Forecasts & outlook Q3 2020
Experian’s latest house price forecasts for Cluttons are shown in the table below, based on their central economic scenario of a ‘delayed V-shape’, which sees UK GDP recover to pre-pandemic levels at the start of 2022.
As we noted previously, house price forecasts are likely to be subject to significant changes as new economic and health data emerges, and Experian have made major revisions to both the UK and Prime Central London figures this quarter. At national level, house prices have defied the economic gloom and are set to finish the year up by almost 5%. While the momentum is likely to slow next year, Experian do not expect any falls over the five-year forecast horizon.
PCL is a very different story. The Cluttons index reported large falls in Q3 for both capital values and rents. Experian now expect further falls in Q4 and continuing weakness in Q1 2021, before a relatively strong bounce-back next year from the second quarter. The downside risks to this outlook are clear: no Brexit trade deal or a worsening of the pandemic could result in a double-dip recession and slower recovery. Looking at prime property more specifically, the introduction of an additional tax burden for international buyers from April will put more pressure on the PCL sales markets.
A sample of house price forecasts from the October release of the HM Treasury comparison report are shown in Figure 1, compared against their equivalents from July. Unlike GDP forecasts, as the pandemic has progressed the figures have not converged around a consensus, with some forecasters now more optimistic on house prices compared to three months ago, and some much more negative, even for the 2020 figures.

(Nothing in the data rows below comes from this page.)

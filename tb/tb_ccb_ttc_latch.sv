// tb_ccb_ttc_latch: drives random TTCrx outputs with random strobes and
// compares CSR12..CSR16 after every clock with a reference model that
// applies the latch rules of the register descriptions.
module tb_ccb_ttc_latch;
  import ccb_pkg::*;
  logic clk = 1'b0, rst = 1'b1;
  ttcrx_t ttc = '0;
  logic [15:0] csr12, csr13, csr14, csr15, csr16;
  logic [11:0] bcnt_lat;
  logic [23:0] evcnt_lat;
  int checks = 0, failures = 0;
  logic [15:0] m12 = 0, m13 = 0, m14 = 0, m15 = 0, m16 = 0;

  ccb_ttc_latch dut (.clk, .rst, .ttc, .csr12, .csr13, .csr14, .csr15, .csr16, .bcnt_lat, .evcnt_lat);
  always #5 clk = ~clk;

  initial begin
    repeat (10000) @(posedge clk);
    failures++;
    $display("TB_RESULT checks=%0d failures=%0d", checks, failures);
    $finish;
  end

  initial begin
    repeat (3) @(posedge clk); rst <= 1'b0;
    for (int t = 0; t < 2000; t++) begin
      @(negedge clk);
      // apply new random inputs
      ttc = ttcrx_t'($bits(ttcrx_t)'({$urandom, $urandom}));
      ttc.bcnt_str    = ($urandom % 5) == 0;
      ttc.evcnt_l_str = ($urandom % 5) == 0;
      ttc.evcnt_h_str = ($urandom % 5) == 0;
      ttc.brcst_str1  = ($urandom % 5) == 0;
      ttc.brcst_str2  = ($urandom % 5) == 0;
      ttc.dout_str    = ($urandom % 5) == 0;
      // model the effect of the coming clock edge
      if (ttc.bcnt_str)    m12[11:0] = ttc.bcnt;
      if (ttc.evcnt_l_str) m13[11:0] = ttc.bcnt;
      if (ttc.evcnt_h_str) m14[11:0] = ttc.bcnt;
      m12[12] = ttc.bcnt_str; m13[12] = ttc.evcnt_l_str; m14[12] = ttc.evcnt_h_str;
      if (ttc.brcst_str1) begin
        m15[3:0] = ttc.brcst[5:2]; m15[8] = ttc.evcnt_res; m15[9] = ttc.bcnt_res;
      end
      if (ttc.brcst_str2) m15[5:4] = ttc.brcst[7:6];
      m15[6] = ttc.brcst_str1; m15[7] = ttc.brcst_str2;
      if (ttc.dout_str) begin m15[13:10] = ttc.dq; m16 = {ttc.subaddr, ttc.dout}; end
      m15[14] = ttc.dout_str;
      @(posedge clk); #1;
      checks++;
      if ({csr12, csr13, csr14, csr15, csr16} != {m12, m13, m14, m15, m16}) begin
        failures++;
        $display("FAIL t=%0d got %h %h %h %h %h exp %h %h %h %h %h", t,
                 csr12, csr13, csr14, csr15, csr16, m12, m13, m14, m15, m16);
      end
      checks++;
      if (evcnt_lat != {m14[11:0], m13[11:0]} || bcnt_lat != m12[11:0]) begin
        failures++; $display("FAIL counter outputs");
      end
    end
    $display("TB_RESULT checks=%0d failures=%0d", checks, failures);
    $finish;
  end
endmodule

A selection of the latest forecasts from other property consultancies are shown in the table below, along with the central scenario from the OBR.
Risks and Opportunities
For 2020 the picture at national level is relatively clear, with the pandemic boosting demand as buyers re-evaluated their housing needs and traded location for space. The stamp duty holiday appears to have been very premature, and indeed the main question in the short term is whether conveyancers and valuers can work through the backlog of agreed sales (and keep pace with the continued high levels of activity) and get deals done before the holiday ends in March.
Assuming the holiday is not extended, sales volumes could face a ‘cliff edge’ scenario and drop dramatically from April, as they have in past examples of tax changes. At this time there may be continued negative economic impacts (from either the pandemic or a no-deal Brexit), leading to ‘forced sales’ from homeowners and investors in financial distress. Very low turnover means that these sales could start to negatively influence price indices and confidence in the market.
Factors supporting the market include continuing low interest rates and further quantitative easing (QE), but it is unclear whether more can be done with these levers in the event of a severe downturn.
Outside the obvious risks mentioned above, the possibility of new or increased property or wealth taxes remains on the horizon. The pandemic has reduced tax revenues significantly and required many tens of billions of pounds of emergency spending, so the public finances will need to be built back up. As mentioned last quarter, reducing or removing the Capital Gains Tax exemption for main residences are one option, but this could have major implications for the property market and wider economy going forward.